By SAUNDRA AMRHEIN, Times Staff Writer

© St. Petersburg Times, published September 10, 2002


HUDSON -- The Pasco County Health Department issued a rabies alert Monday after recent test results revealed a third fox with rabies in the county.

HUDSON -- The Pasco County Health Department issued a rabies alert Monday after recent test results revealed a third fox with rabies in the county.

No humans were attacked in the most recent incident, which took place Aug. 31 on Morgan Road, north of State Road 52 and about 2 miles east of Little Road.

Two dogs fought with a fox and killed it, said Cree Morgan, a rabies control officer with Pasco County Animal Control. Test results revealed Friday that the fox had rabies. The dogs, which had previously been vaccinated for rabies, have been placed under quarantine and observation in their home for 45 days, he said.

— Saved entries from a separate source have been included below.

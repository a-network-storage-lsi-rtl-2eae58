// command_processing_engine: command processing engine of the SoEDC.
//
// Sits between the protocol engine and the ATA/ATAPI controller and holds the
// state memory, the parser, the command queue, the command executer, the
// retransmission manager, the 64 KB write buffer and the 2 KB read FIFO.
//
// Receive side: when a payload arrives, the entry of its connection is read
// from the state memory.  In command mode the payload goes to the parser; the
// parsed command is put in the command queue.  A write command also switches
// its connection to data mode and reserves the write buffer for the expected
// count*512 bytes.  In data mode payloads go to the write buffer; once all
// bytes have arrived the connection returns to command mode.  A payload is
// refused (verdict not ok, so the host resends it later) when the command
// queue is full, when a write command finds the write buffer reserved by
// another write, or when write data is malformed or more than expected.
//
// Transmit side: the retransmission manager asks the protocol engine for DATA
// packets; their payload comes from the read FIFO, or for the reply packet
// from the executer's 4-byte reply register.
//
// The sub-blocks and the two modes are the design's; the verdict handshake,
// the single reservation of the write buffer and the packet sizes are this
// design's own.
module command_processing_engine #(
  parameter int NCONN        = 4,
  parameter int WBUF_BYTES   = 65536,
  parameter int RFIFO_BYTES  = 2048,
  parameter int CQ_DEPTH     = 4,
  parameter int RTO_CYCLES   = 125000,
  localparam int CW  = (NCONN > 1) ? $clog2(NCONN) : 1,
  localparam int RAW = $clog2(RFIFO_BYTES),
  localparam int WAW = $clog2(WBUF_BYTES)
) (
  input  logic          clk,
  input  logic          rst_n,
  // from the protocol engine
  input  logic          pl_valid,
  input  logic [7:0]    pl_data,
  input  logic          pl_first,
  input  logic          pl_last,
  input  logic          pl_bad,
  input  logic [CW-1:0] pl_conn,
  output logic          vd_valid,
  output logic          vd_ok,
  input  logic          ack_valid,
  input  logic [CW-1:0] ack_conn,
  input  logic [15:0]   ack_num,
  input  logic          cev_valid,
  input  logic          cev_open,
  input  logic [CW-1:0] cev_conn,
  input  logic [NCONN-1:0] conn_up,
  input  logic          tx_idle,
  // packets to the protocol engine
  output logic          dq_valid,
  output logic [CW-1:0] dq_conn,
  output logic [15:0]   dq_seq,
  output logic [15:0]   dq_len,
  input  logic          dq_ready,
  output logic [7:0]    dp_data,
  input  logic          dp_ready,
  // to the ATA/ATAPI controller
  output logic          pio_req,
  output logic          pio_we,
  output soe_pkg::ata_addr_t pio_addr,
  output logic [15:0]   pio_wdata,
  input  logic          pio_done,
  input  logic [15:0]   pio_rdata,
  output logic          dma_start,
  output logic          dma_to_dev,
  output logic [23:0]   dma_words,
  input  logic          dma_done,
  input  logic          dma_wr_valid,
  input  logic [15:0]   dma_wr_data,
  output logic          dma_room,
  input  logic          dma_rd_en,
  output logic [15:0]   dma_rd_data,
  input  logic          intrq,
  // events
  output logic          ev_refused,     // pulse: a payload was refused
  output logic          ev_data_mode,   // pulse: a connection entered data mode
  output logic          ev_retx         // pulse: retransmission timeout
);
  import soe_pkg::*;
  localparam int WBUF_SECTORS = WBUF_BYTES / SECTOR_BYTES;
  localparam int QW = CW + $bits(soe_cmd_t);

  // ------------------------------------------------------------ state memory
  conn_state_t st_rd, st_wr;
  logic        st_we;
  logic [CW-1:0] st_wconn;
  state_memory #(.NCONN(NCONN)) u_state (
    .clk, .rst_n, .rd_conn(pl_conn), .rd_state(st_rd),
    .wr_en(st_we), .wr_conn(st_wconn), .wr_state(st_wr),
    .clr_en(cev_valid), .clr_conn(cev_conn));

  // ------------------------------------------------------------ parser
  logic     p_done, p_ok;
  soe_cmd_t p_cmd;
  logic [CW-1:0] p_conn;
  wire to_parser = pl_valid && st_rd.mode == MODE_CMD;
  cmd_parser u_parser (
    .clk, .rst_n, .in_valid(to_parser), .in_data(pl_data), .in_first(pl_first),
    .in_last(pl_last), .in_bad(pl_bad), .done(p_done), .ok(p_ok), .cmd(p_cmd));

  // ------------------------------------------------------------ command queue
  logic          q_push, q_full, q_pop, q_valid;
  logic [QW-1:0] q_out;
  logic [$clog2(CQ_DEPTH):0] q_level;
  command_queue #(.WIDTH(QW), .DEPTH(CQ_DEPTH)) u_queue (
    .clk, .rst_n, .push(q_push), .in_data({p_conn, p_cmd}), .full(q_full),
    .pop(q_pop), .out_data(q_out), .out_valid(q_valid), .level(q_level));

  // ------------------------------------------------------------ write buffer
  logic          wb_wr, wb_commit, wb_rewind, wb_overflow, wb_release;
  logic [WAW:0]  wb_committed;
  logic          wb_reserved, wb_complete, wb_abort;
  logic [CW-1:0] wb_owner;
  logic [16:0]   plen;
  wire to_wbuf = pl_valid && st_rd.mode == MODE_DATA;
  assign wb_wr = to_wbuf;
  write_buffer #(.BYTES(WBUF_BYTES)) u_wbuf (
    .clk, .rst_n, .wr_en(wb_wr), .wr_data(pl_data), .commit(wb_commit),
    .rewind(wb_rewind), .committed(wb_committed), .overflow(wb_overflow),
    .rd_en(dma_rd_en), .rd_data(dma_rd_data), .clear(wb_release));

  // a data-mode payload ends: keep it if it is whole and not more than expected
  wire [16:0] new_len   = pl_first ? 17'd1 : plen + 17'd1;
  wire        data_end  = to_wbuf && pl_last;
  wire        data_good = data_end && !pl_bad && new_len <= st_rd.remain;
  assign wb_commit = data_good;
  assign wb_rewind = data_end && !data_good;

  // a parsed command is accepted if the queue has room and, for a write, the
  // write buffer is free
  wire is_wr   = p_cmd.op == OP_WRITE && p_cmd.count <= 16'(WBUF_SECTORS);
  wire p_accept = p_done && !q_full && !(is_wr && wb_reserved);
  assign q_push = p_accept;

  always_comb begin
    st_we = 1'b0; st_wconn = pl_conn; st_wr = st_rd;
    if (data_good) begin
      st_we = 1'b1;
      st_wr.remain = st_rd.remain - new_len;
      if (st_rd.remain == new_len) st_wr.mode = MODE_CMD;
    end else if (p_accept && is_wr) begin
      st_we = 1'b1; st_wconn = p_conn;
      st_wr = '{mode: MODE_DATA, remain: 17'(p_cmd.count) * 17'(SECTOR_BYTES)};
    end
  end

  always_ff @(posedge clk or negedge rst_n) begin
    if (!rst_n) begin
      plen <= '0; p_conn <= '0; vd_valid <= 1'b0; vd_ok <= 1'b0;
      wb_reserved <= 1'b0; wb_complete <= 1'b0; wb_abort <= 1'b0; wb_owner <= '0;
      ev_refused <= 1'b0; ev_data_mode <= 1'b0;
    end else begin
      vd_valid <= 1'b0; ev_refused <= 1'b0; ev_data_mode <= 1'b0;
      if (to_wbuf) plen <= new_len;
      if (to_parser && pl_last) p_conn <= pl_conn;
      if (data_end) begin
        vd_valid <= 1'b1; vd_ok <= data_good; ev_refused <= !data_good;
        if (data_good && st_rd.remain == new_len) wb_complete <= 1'b1;
      end
      if (p_done) begin
        vd_valid <= 1'b1; vd_ok <= p_accept; ev_refused <= !p_accept;
        if (p_accept && is_wr) begin
          wb_reserved <= 1'b1; wb_owner <= p_conn; wb_complete <= 1'b0;
          wb_abort <= 1'b0; ev_data_mode <= 1'b1;
        end
      end
      if (cev_valid && wb_reserved && cev_conn == wb_owner && !wb_complete)
        wb_abort <= 1'b1;
      if (wb_release) begin
        wb_reserved <= 1'b0; wb_complete <= 1'b0; wb_abort <= 1'b0;
      end
    end
  end

  // ------------------------------------------------------------ executer
  soe_reply_t    reply;
  logic          reply_ready, rt_start, rt_done, ex_busy, ex_release;
  logic [CW-1:0] rt_conn, ex_conn;
  logic [15:0]   rt_ndata;
  command_executer #(.NCONN(NCONN), .WBUF_SECTORS(WBUF_SECTORS)) u_exec (
    .clk, .rst_n, .q_valid, .q_conn(q_out[QW-1 -: CW]), .q_cmd(soe_cmd_t'(q_out[$bits(soe_cmd_t)-1:0])),
    .q_pop, .wbuf_complete(wb_complete), .wbuf_abort(wb_abort), .wbuf_release(ex_release),
    .pio_req, .pio_we, .pio_addr, .pio_wdata, .pio_done, .pio_rdata,
    .dma_start, .dma_to_dev, .dma_words, .dma_done, .intrq,
    .rt_start, .rt_conn, .rt_ndata, .rt_done, .reply, .reply_ready,
    .busy(ex_busy), .cur_conn(ex_conn));
  assign wb_release = ex_release;

  // ------------------------------------------------------------ read FIFO and retransmission
  logic [RAW:0] rf_free, rf_avail, rf_level, rel_bytes, skip_bytes;
  logic         rel_valid, rewind, skip_valid, rf_rd, dq_is_reply, rt_busy;
  logic [7:0]   rf_data;
  read_fifo #(.BYTES(RFIFO_BYTES)) u_rfifo (
    .clk, .rst_n, .clear(1'b0), .wr_en(dma_wr_valid), .wr_data(dma_wr_data),
    .free_words(rf_free), .rd_en(rf_rd), .rd_data(rf_data), .avail(rf_avail),
    .level(rf_level), .rel_valid, .rel_bytes, .rewind, .skip_valid, .skip_bytes);
  assign dma_room = rf_free >= (RAW+1)'(8);

  retx_manager #(.NCONN(NCONN), .FIFO_BYTES(RFIFO_BYTES), .RTO_CYCLES(RTO_CYCLES)) u_retx (
    .clk, .rst_n, .start(rt_start), .start_conn(rt_conn), .start_ndata(rt_ndata),
    .reply_ready, .tx_idle, .fifo_level(rf_level), .conn_up, .cev_valid, .cev_open,
    .cev_conn, .ack_valid, .ack_conn, .ack_num, .dq_valid, .dq_conn, .dq_seq, .dq_len,
    .dq_is_reply, .dq_ready, .rel_valid, .rel_bytes, .rewind, .skip_valid, .skip_bytes,
    .done(rt_done), .busy(rt_busy), .ev_retx);

  // payload source of the packet being sent
  logic       sending_reply;
  logic [1:0] rix;
  always_ff @(posedge clk or negedge rst_n) begin
    if (!rst_n) begin sending_reply <= 1'b0; rix <= '0; end
    else if (dq_valid && dq_ready) begin sending_reply <= dq_is_reply; rix <= '0; end
    else if (dp_ready && sending_reply) rix <= rix + 2'd1;
  end
  wire [31:0] reply_w = reply;
  assign dp_data = sending_reply ? reply_w[31 - 8*rix -: 8] : rf_data;
  assign rf_rd   = dp_ready && !sending_reply;

endmodule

Though all three foxes with rabies were found in the Hudson area, the alert is countywide to remind residents to vaccinate their pets.

The Health Department recommends:

Pet owners should vaccinate their dogs and cats over the age of three months.

People should avoid free-roaming dogs and cats and wild animals.

Pet owners should confine all dogs, cats and captive wild mammals to the owner's premises.

Do not feed or pet wild animals

If someone is bitten or attacked, call the Health Department at 869-3900, ext. 179. To report stray cats or dogs or for instructions about wild animals, call Animal Control at 834-3216 or (813) 929-1217.

The Aug. 31 incident happened only a few blocks away from where Eddie "Buddy" Suggs was attacked by a rabid fox on Choctaw Trail in July.

Suggs, 56, suffers from a circulatory disease and has had his legs amputated just below the knees. The fox lunged at Suggs as he sat in his three-wheeled scooter. He threw himself on top of the fox and pinned it while a neighbor beat the animal to death with a hammer. Suggs later was treated with rabies shots.

A Hudson woman was attacked nearby before Suggs' ordeal, but that fox was never found, Morgan said.

In August, another rabid fox was found after the animal jumped out of the bushes and bit a 73-year-old man on Reynolds Road in Hudson, about 2 miles west of Little Road. The man beat the fox, which was found dead by Animal Control officers and tested positive for rabies. The man was treated with shots.

That makes three foxes found with rabies this year out of a total of seven animals, said Chris Abarca, health educator at the Public Health Department. The department issued the alert to stay in effect for 60 days. At this time last year, eight animals had tested positive for rabies.

The most recent rabies alert in Pasco County was issued last year after three raccoons in New Port Richey tested positive for rabies.